_Problem to solve_
Search the entries below for the word "that" and copy every line where it appears.

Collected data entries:
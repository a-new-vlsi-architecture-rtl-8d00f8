// tb_booth_encoder: self-check of the radix-4 Booth recoder and partial-product generator.
// For every digit j the testbench recomputes the digit d_j = -2*x[2j+1] + x[2j] + x[2j-1]
// from x on its own and checks that the (N+1)-bit 2's complement value of pp[j], plus the
// correction bit neg[j], equals d_j * y; it also checks that sum_j (pp[j]+neg[j]) * 4^j
// equals x*y. Runs N = 16 (default) with random and corner operands, and N = 8 exhaustively.
module tb_booth_encoder;
  localparam int N = 16;
  logic [N-1:0]   x, y;
  logic [N:0]     pp [N/2];
  logic [N/2-1:0] neg;
  logic [7:0]     x8, y8;
  logic [8:0]     pp8 [4];
  logic [3:0]     neg8;
  int checks = 0, failures = 0;

  booth_encoder dut (.x(x), .y(y), .pp(pp), .neg(neg));
  booth_encoder #(.N(8)) dut8 (.x(x8), .y(y8), .pp(pp8), .neg(neg8));

  initial begin : watchdog
    #10000000;
    failures++;
    $display("watchdog expired");
    $display("TB_RESULT checks=%0d failures=%0d", checks, failures);
    $finish;
  end

  function automatic longint digit(input longint xv, input int j);
    longint xm1, x0, x1;
    xm1 = (j == 0) ? 0 : ((xv >> (2*j-1)) & 1);
    x0  = (xv >> (2*j)) & 1;
    x1  = (xv >> (2*j+1)) & 1;
    return -2*x1 + x0 + xm1;
  endfunction

  task automatic check16(input logic [N-1:0] a, input logic [N-1:0] b);
    longint total, term;
    bit ok;
    x = a; y = b;
    #1;
    total = 0;
    ok = 1;
    for (int j = 0; j < N/2; j++) begin
      term = longint'($signed(pp[j])) + longint'(neg[j]);
      total += term <<< (2*j);
      if (term != digit(longint'(a), j) * longint'($signed(b))) ok = 0;
    end
    checks++;
    if (!ok || total != longint'($signed(a)) * longint'($signed(b))) begin
      failures++;
      $display("FAIL N=16 x=%h y=%h total=%0d", a, b, total);
    end
  endtask

  task automatic check8(input logic [7:0] a, input logic [7:0] b);
    longint total, term;
    bit ok;
    x8 = a; y8 = b;
    #1;
    total = 0;
    ok = 1;
    for (int j = 0; j < 4; j++) begin
      term = longint'($signed(pp8[j])) + longint'(neg8[j]);
      total += term <<< (2*j);
      if (term != digit(longint'(a), j) * longint'($signed(b))) ok = 0;
    end
    checks++;
    if (!ok || total != longint'($signed(a)) * longint'($signed(b))) begin
      failures++;
      $display("FAIL N=8 x=%h y=%h total=%0d", a, b, total);
    end
  endtask

  initial begin
    check16(16'h8000, 16'h8000);
    check16(16'h7FFF, 16'h8000);
    check16(16'hFFFF, 16'hFFFF);
    check16(16'h0000, 16'h1234);
    check16(16'hAAAA, 16'h5555);
    check16(16'h5555, 16'h0000);
    for (int i = 0; i < 5000; i++) check16(N'($urandom), N'($urandom));
    for (int a = 0; a < 256; a++)
      for (int b = 0; b < 256; b++) check8(8'(a), 8'(b));
    $display("TB_RESULT checks=%0d failures=%0d", checks, failures);
    $finish;
  end
endmodule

_Output for this task_
// from x on its own and checks that the (N+1)-bit 2's complement value of pp[j], plus the
// correction bit neg[j], equals d_j * y; it also checks that sum_j (pp[j]+neg[j]) * 4^j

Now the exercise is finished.